Affairs

Defence

Hardliner set to head Thailand’s army— London

Preface

Army chiefs are influential in most countries, but in Thailand the head of the military enjoys exceptional, if not excessive, power.

Thailand military

8 August 2010

Army chiefs are influential in most countries, but in Thailand the head of the military enjoys exceptional, if not excessive, power.

That power – and with it responsibility for the Bangkok elite’s simmering war against the upcountry Red Shirt movement – is about to pass to General Prayuth Chan-ocha, the army’s current deputy commander. Pending the King’s rubber stamp, Prayuth will take the baton on 1 October when the serving chief retires, the defence ministry confirmed this week.

For the Red Shirts, the mainly rural supporters of the exiled former prime minister Thaksin Shinawatra, the advent of Prayuth is a reason to be fearful. The army crackdown against Red Shirt demonstrators in Bangkok three months ago might have seemed brutal enough at the time, but conservative sections of the ruling elite think that the anti-government protesters got off lightly. They want any future uprisings to be crushed with much more vim.

Enter Prayuth Chan-ocha: a man with a reputation for loving King and Country every bit as much as he loathes Thaksin and his red-shirted sympathisers.

“The Red Shirts should be worried,” says Sanit Nakajitti, a Bangkok-based security consultant. “Prayuth is more hard-headed [than his predecessor] and more willing to pursue them.” Thai military appointments are usually little more than a politically driven “cutting of the cake”, Sanit says, “but for the first time in 10 years the new commander has been appointed only for military reasons”. It seems that in Prayuth Thailand’s rulers saw a man who would not pull his punches in tackling any insurrection.
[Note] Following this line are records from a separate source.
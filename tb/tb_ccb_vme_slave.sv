// tb_ccb_vme_slave: runs VME A24/D16 cycles against the slave with a simple
// register responder behind it (ack after a programmable wait).  Checks
// writes and reads in logical mode (base C00000) and geographical mode
// (A[23:19] = slot), that wrong AM codes, wrong A[23:19] and non-zero
// A[18:8] get no DTACK and no bus request, and the DTACK release.
module tb_ccb_vme_slave;
  logic clk = 1'b0, rst = 1'b1;
  logic as_n = 1, ds0_n = 1, ds1_n = 1, write_n = 1;
  logic [5:0] am = 6'h39;
  logic [23:1] addr = '0;
  logic [4:0] ga_n = ~5'd7;
  logic geo_mode = 0;
  logic [15:0] d_in = '0, d_out;
  logic d_oe, dtack_n;
  logic bus_req, bus_we, bus_ack;
  logic [7:0] bus_addr;
  logic [15:0] bus_wdata, bus_rdata;
  logic [15:0] regs [128];
  int reqs = 0, wait_clks = 0;
  int checks = 0, failures = 0;

  ccb_vme_slave dut (.*);
  always #12 clk = ~clk;

  // responder
  initial for (int i = 0; i < 128; i++) regs[i] = 16'(i * 3);
  always @(posedge clk) begin
    bus_ack <= 1'b0;
    if (bus_req) begin
      reqs++;
      if (bus_we) regs[bus_addr[7:1]] <= bus_wdata;
      bus_rdata <= regs[bus_addr[7:1]];
      fork begin repeat (wait_clks) @(posedge clk); bus_ack <= 1'b1; end join_none
    end
  end

  initial begin
    #200000;
    failures++;
    $display("TB_RESULT checks=%0d failures=%0d", checks, failures);
    $finish;
  end

  task automatic chk(input bit cond, input string msg);
    checks++;
    if (!cond) begin failures++; $display("FAIL %s", msg); end
  endtask

  // One VME cycle; `ok` is whether DTACK came within 1 us.
  task automatic cycle(input logic wr, input logic [5:0] m, input logic [23:0] a, input logic [15:0] wd,
                       output logic [15:0] rd, output logic ok);
    am = m; addr = a[23:1]; write_n = ~wr; d_in = wd;
    #30 as_n = 0;
    #10 ds0_n = 0; ds1_n = 0;
    ok = 0;
    for (int t = 0; t < 100; t++) begin
      #10;
      if (!dtack_n) begin ok = 1; break; end
    end
    rd = d_out;
    chk(!ok || (d_oe == !wr), "data drivers only on reads");
    ds0_n = 1; ds1_n = 1; as_n = 1;
    for (int t = 0; t < 20 && !dtack_n; t++) #10;
    chk(dtack_n && !d_oe, "DTACK released after DS");
    #50;
  endtask

  initial begin
    logic [15:0] rd; logic ok; int r0;
    #100 rst = 0;
    // logical mode
    cycle(1, 6'h39, 24'hC00004, 16'hbeef, rd, ok); chk(ok, "logical write acknowledged");
    chk(regs[2] == 16'hbeef, "write reached register 2");
    cycle(0, 6'h3D, 24'hC00004, 0, rd, ok); chk(ok && rd == 16'hbeef, $sformatf("logical read %h", rd));
    cycle(0, 6'h3A, 24'hC0009E, 0, rd, ok); chk(ok && rd == 16'(79 * 3), "read highest offset");
    wait_clks = 6;
    cycle(0, 6'h3E, 24'hC00010, 0, rd, ok); chk(ok && rd == 16'(8 * 3), "slow responder");
    wait_clks = 0;
    r0 = reqs;
    cycle(0, 6'h09, 24'hC00004, 0, rd, ok); chk(!ok, "AM 09 ignored");
    cycle(0, 6'h39, 24'hC80004, 0, rd, ok); chk(!ok, "other board ignored");
    cycle(0, 6'h39, 24'hC00104, 0, rd, ok); chk(!ok, "A[18:8] non-zero ignored");
    cycle(0, 6'h39, 24'h380004, 0, rd, ok); chk(!ok, "slot address ignored in logical mode");
    chk(reqs == r0, "no bus request for ignored cycles");
    // geographical mode, slot 7 -> A[23:19] = 00111
    geo_mode = 1;
    cycle(1, 6'h39, 24'h380006, 16'h1234, rd, ok); chk(ok, "geographical write");
    cycle(0, 6'h39, 24'h380006, 0, rd, ok); chk(ok && rd == 16'h1234, "geographical read");
    cycle(0, 6'h39, 24'hC00006, 0, rd, ok); chk(!ok, "logical base ignored in geographical mode");
    $display("TB_RESULT checks=%0d failures=%0d", checks, failures);
    $finish;
  end
endmodule
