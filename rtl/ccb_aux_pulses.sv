// ccb_aux_pulses: reserved-line pulses and the TTCrx reset.
//
// Lines reserved for future use carry a 25 ns pulse, synchronous with the
// selected 40 MHz clock, on a VME write to their address:
// ccb_reserved[3:1] (Base+82..86), tmb_reserved[0] (7c),
// tmb_reserved_out[2:0] (76..7a), dmb_reserved[1:0] (66, 68),
// dmb_reserved_out[4:0] (6c..74), mpc_reserved[1:0] (60, 62), the
// front-panel FP_RSV1_OUT (8a), and L1 Reset (88, also from command 03).
// A write to Base+26 resets the TTCrx ASIC: Reset_b is held low for
// TTC_RST_CLKS clocks.
//
// Timing: outputs are registered, one clock after the command pulse.
// Addresses and lengths are the specification's except the TTCrx reset
// length, which is this design's choice.
module ccb_aux_pulses
  import ccb_pkg::*;
#(
  parameter int unsigned TTC_RST_CLKS = 16
) (
  input  logic       clk,
  input  logic       rst,
  input  vme_cmd_t   cmd,
  input  logic       dec_l1reset,
  output logic [3:1] ccb_reserved,
  output logic       tmb_reserved0,
  output logic [2:0] tmb_reserved_out,
  output logic [1:0] dmb_reserved,
  output logic [4:0] dmb_reserved_out,
  output logic [1:0] mpc_reserved,
  output logic       fp_reserved_out0,
  output logic       l1reset,
  output logic       ttcrx_reset_b
);

  logic ttc_rst_pulse;

  always_ff @(posedge clk) begin
    if (rst) begin
      ccb_reserved     <= '0;
      tmb_reserved0    <= 1'b0;
      tmb_reserved_out <= '0;
      dmb_reserved     <= '0;
      dmb_reserved_out <= '0;
      mpc_reserved     <= '0;
      fp_reserved_out0 <= 1'b0;
      l1reset          <= 1'b0;
    end else begin
      ccb_reserved     <= cmd.ccb_rsv;
      tmb_reserved0    <= cmd.tmb_rsv0;
      tmb_reserved_out <= cmd.tmb_rsv_out;
      dmb_reserved     <= cmd.dmb_rsv;
      dmb_reserved_out <= cmd.dmb_rsv_out;
      mpc_reserved     <= cmd.mpc_rsv;
      fp_reserved_out0 <= cmd.fp_rsv1_out;
      l1reset          <= cmd.l1reset | dec_l1reset;
    end
  end

  ccb_pulse_gen u_ttc_rst (.clk, .rst, .trig(cmd.ttc_reset), .len(8'(TTC_RST_CLKS)), .pulse(ttc_rst_pulse));
  assign ttcrx_reset_b = ~ttc_rst_pulse;

endmodule
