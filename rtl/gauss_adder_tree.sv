// gauss_adder_tree: weighted sum of a 3x3 window with the sigma = 1
// Gaussian kernel, built from 8-bit MDeMAS approximate adders.
//
// Each of the nine pixels is first scaled by its kernel weight with a right
// shift (corner >> 4, edge >> 3, centre >> 2, i.e. the kernel
// [1 2 1; 2 4 2; 1 2 1] / 16 applied to each pixel separately). The nine
// terms are then added by eight ADD_W-bit MDeMAS adders: a balanced tree of
// seven adders over the eight non-centre terms, and an eighth adder that
// adds the centre term. Every exact partial sum is at most 247, and an
// MDeMAS sum never exceeds the exact one, so no adder's carry out is ever
// set and the 8-bit result needs no saturation (an assertion checks this).
// The 8-bit adders and the sigma = 1 kernel follow the published
// design; the pre-shifting and the tree shape are this design's
// choices.
//
// Interface: win in, pix (the smoothed pixel) out. Purely combinational.
module gauss_adder_tree
  import gauss_pkg::*;
(
  input  win_t win,
  output pix_t pix
);

  localparam int unsigned ADD_W = PIX_W;

  pix_t term [9];
  pix_t lvl1 [4];
  pix_t lvl2 [2];
  pix_t lvl3;
  logic [7:0] carry;

  // Terms 0..7: the eight positions around the centre; term 8: the centre.
  for (genvar k = 0; k < 9; k++) begin : g_term
    localparam int unsigned POS = (k < 4) ? k : ((k < 8) ? k + 1 : 4);
    localparam int unsigned R   = POS / 3;
    localparam int unsigned C   = POS % 3;
    assign term[k] = win[R][C] >> kernel_shift(R, C);
  end

  for (genvar k = 0; k < 4; k++) begin : g_l1
    mdemas_adder #(.N(ADD_W)) u_add (
      .a(term[2*k]), .b(term[2*k+1]), .cin(1'b0), .sum(lvl1[k]), .cout(carry[k])
    );
  end

  for (genvar k = 0; k < 2; k++) begin : g_l2
    mdemas_adder #(.N(ADD_W)) u_add (
      .a(lvl1[2*k]), .b(lvl1[2*k+1]), .cin(1'b0), .sum(lvl2[k]), .cout(carry[4+k])
    );
  end

  mdemas_adder #(.N(ADD_W)) u_l3 (
    .a(lvl2[0]), .b(lvl2[1]), .cin(1'b0), .sum(lvl3), .cout(carry[6])
  );

  mdemas_adder #(.N(ADD_W)) u_l4 (
    .a(lvl3), .b(term[8]), .cin(1'b0), .sum(pix), .cout(carry[7])
  );

  always_comb begin
    assert (carry == '0) else $error("gauss_adder_tree: adder overflow");
  end

endmodule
Since the May crackdown, the Red Shirts have been licking their wounds, and an ongoing state of emergency across much of the country, coupled with disorganisation in the Red ranks following the rout, has so far kept a lid on Thailand’s provincial malcontent.

But among many Thais resentment over what happened in May continues to fester, Sanit warns. “Because of Prayuth the Red Shirts might have to go underground,” he says. “But they are fighting for the principle of democracy – they will keep demonstrating.”

Certainly, the Red Shirts still want to see the back of Prime Minister Abhisit Vejjajiva, the unelected public face, as many see him, of Thailand’s royalist-military elite. Yet Abhisit’s recommendation of the hard-line Prayuth, and his agreement to increase the country’s defence budget – even though a decrease had long been planned – should keep him in the army’s favour.

For now, backpackers will continue to idle on Khao San Road as though nothing had ever happened. But the figure of Prayuth casts a long shadow over the months ahead. An election is due by the end of 2011 but there’s no way the army will let it happen, Sanit explains, because the pro-Red Shirt, pro-Thaksin parties would undoubtedly win. So another crisis looms, and the new, no-nonsense army chief is unlikely to be subtle in his bid to resolve it.